*** Begin section ***

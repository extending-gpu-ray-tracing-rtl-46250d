// hsu_rt_unit: the Hierarchical Search Unit of one SM, a GPU ray-tracing unit
// whose datapath also computes N-dimensional Euclidean and angular distances
// and B-tree key comparisons.
//
// Flow of one warp instruction (RAY_INTERSECT, POINT_EUCLID, POINT_ANGULAR or
// KEY_COMPARE):
//   1. The sub-cores dispatch instructions; subcore_arbiter picks one per
//      cycle round robin, locked to one sub-core during a multi-beat
//      (accumulate) distance operation.
//   2. warp_buffer stores the active mask, each thread's ray/query operands
//      and node pointer. Its active threads' node fetches go one per cycle
//      through the memory access FIFO (sync_fifo) to the L1 cache port
//      (mem_req_*). Node data returns through the response FIFO (mem_resp_*).
//   3. When all active threads have their node data, dp_scheduler issues
//      them one per cycle, skipping inactive lanes, into hsu_datapath, the
//      unified 9-stage single-lane pipeline, and clears the entry.
//   4. result_buffer gathers the thread results and sends the whole warp's
//      results to the register file (wb_*) once its last thread is done.
//
// Interfaces: sc_valid/sc_ready per sub-core with an hsu_instr_t bundle;
// mem_req valid/ready with {entry, lane, address}; mem_resp valid/ready with
// {entry, lane, NODE_WORDS words} (the cache or interconnect may answer in
// any order); wb valid/ready with the tag and RES_WORDS words per lane.
// The L1 cache, the interconnect, the sub-cores and the register file are
// outside this unit. Peak rate: one thread per cycle through the datapath;
// latency of a thread through the datapath: 9 cycles.
module hsu_rt_unit
  import hsu_pkg::*;
(
  input  logic                        clk,
  input  logic                        rst_n,
  // dispatch from the sub-cores
  input  logic [NUM_SUBCORES-1:0]     sc_valid,
  input  hsu_instr_t [NUM_SUBCORES-1:0] sc_instr,
  output logic [NUM_SUBCORES-1:0]     sc_ready,
  // L1 data cache port
  output logic                        mem_req_valid,
  input  logic                        mem_req_ready,
  output mem_req_t                    mem_req,
  input  logic                        mem_resp_valid,
  output logic                        mem_resp_ready,
  input  mem_resp_t                   mem_resp,
  // register file write-back
  output logic                        wb_valid,
  input  logic                        wb_ready,
  output hsu_wb_t                     wb
);
  localparam int unsigned EW = $clog2(WB_ENTRIES);
  localparam int unsigned SCW = $clog2(NUM_SUBCORES);

  // ------------------------------------------------------ sub-core arbiter
  logic [NUM_SUBCORES-1:0] grant, req_acc;
  logic [SCW-1:0]          grant_idx;
  logic                    alloc_ready, arb_locked;
  always_comb
    for (int s = 0; s < NUM_SUBCORES; s++) req_acc[s] = sc_instr[s].acc;

  subcore_arbiter #(.N(NUM_SUBCORES)) u_arb (
    .clk, .rst_n, .req(sc_valid), .req_acc, .grant_ready(alloc_ready),
    .grant, .grant_idx, .locked(arb_locked)
  );
  assign sc_ready = grant;

  // ------------------------------------------------------------ warp buffer
  logic                                  wbq_req_valid, wbq_req_ready;
  mem_req_t                              wbq_req;
  logic                                  rq_pop_valid;
  mem_resp_t                             rq_head;
  logic [WB_ENTRIES-1:0]                 entry_valid, entry_ready, entry_chain;
  logic [WB_ENTRIES-1:0][WB_ENTRIES-1:0] older;
  hsu_tag_t [WB_ENTRIES-1:0]             entry_tag;
  logic [EW-1:0]                         rd_entry, free_entry;
  logic [$clog2(WARP_SIZE)-1:0]          rd_lane;
  word_t [OPND_WORDS-1:0]                rd_opnd;
  word_t [NODE_WORDS-1:0]                rd_node;
  logic                                  free_valid;

  warp_buffer u_wb (
    .clk, .rst_n,
    .alloc_valid(|grant), .alloc_instr(sc_instr[grant_idx]), .alloc_subcore(grant_idx),
    .alloc_ready,
    .req_valid(wbq_req_valid), .req(wbq_req), .req_ready(wbq_req_ready),
    .resp_valid(rq_pop_valid), .resp(rq_head),
    .entry_valid, .entry_ready, .entry_chain, .older, .entry_tag,
    .rd_entry, .rd_lane, .rd_opnd, .rd_node, .free_valid, .free_entry
  );

  // ---------------------------------------------------- memory access FIFO
  logic mq_full, mq_empty;
  sync_fifo #(.WIDTH($bits(mem_req_t)), .DEPTH(MEMQ_DEPTH)) u_memq (
    .clk, .rst_n,
    .push(wbq_req_valid && !mq_full), .push_data(wbq_req), .full(mq_full),
    .pop(mem_req_valid && mem_req_ready), .pop_data(mem_req), .empty(mq_empty)
  );
  assign wbq_req_ready = !mq_full;
  assign mem_req_valid = !mq_empty;

  // ------------------------------------------------------- response FIFO
  logic rq_full, rq_empty;
  sync_fifo #(.WIDTH($bits(mem_resp_t)), .DEPTH(RESPQ_DEPTH)) u_respq (
    .clk, .rst_n,
    .push(mem_resp_valid && !rq_full), .push_data(mem_resp), .full(rq_full),
    .pop(rq_pop_valid), .pop_data(rq_head), .empty(rq_empty)
  );
  assign mem_resp_ready = !rq_full;
  assign rq_pop_valid   = !rq_empty;

  // ------------------------------------------------------------ scheduler
  logic           rb_alloc_ready, rb_alloc_valid;
  logic [$clog2(RB_ENTRIES)-1:0] rb_alloc_slot;
  hsu_tag_t       rb_alloc_tag;
  logic           dp_in_valid;
  dp_in_t         dp_in;

  dp_scheduler u_sched (
    .clk, .rst_n,
    .entry_valid, .entry_ready, .entry_chain, .older, .entry_tag,
    .rd_entry, .rd_lane, .rd_opnd, .rd_node, .free_valid, .free_entry,
    .rb_alloc_ready, .rb_alloc_slot, .rb_alloc_valid, .rb_alloc_tag,
    .dp_valid(dp_in_valid), .dp_in
  );

  // ------------------------------------------------------------- datapath
  logic    dp_out_valid;
  dp_out_t dp_out;
  hsu_datapath u_dp (
    .clk, .rst_n, .in_valid(dp_in_valid), .in(dp_in),
    .out_valid(dp_out_valid), .out(dp_out)
  );

  // -------------------------------------------------------- result buffer
  result_buffer u_rb (
    .clk, .rst_n,
    .alloc_valid(rb_alloc_valid), .alloc_tag(rb_alloc_tag),
    .alloc_ready(rb_alloc_ready), .alloc_slot(rb_alloc_slot),
    .dp_valid(dp_out_valid), .dp_out,
    .wb_valid, .wb, .wb_ready
  );

  // the arbiter lock must hold across every accumulate beat
  assert property (@(posedge clk) disable iff (!rst_n)
                   (arb_locked && |grant) |-> $past(grant_idx) == grant_idx || !$past(|grant))
    else $error("hsu_rt_unit: accumulate lock broken");
endmodule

*** End section ***

Lines holding "through": copy each one from the records above.

▸ **Answer below**
//      through the memory access FIFO (sync_fifo) to the L1 cache port
//      (mem_req_*). Node data returns through the response FIFO (mem_resp_*).
// outside this unit. Peak rate: one thread per cycle through the datapath;
// latency of a thread through the datapath: 9 cycles.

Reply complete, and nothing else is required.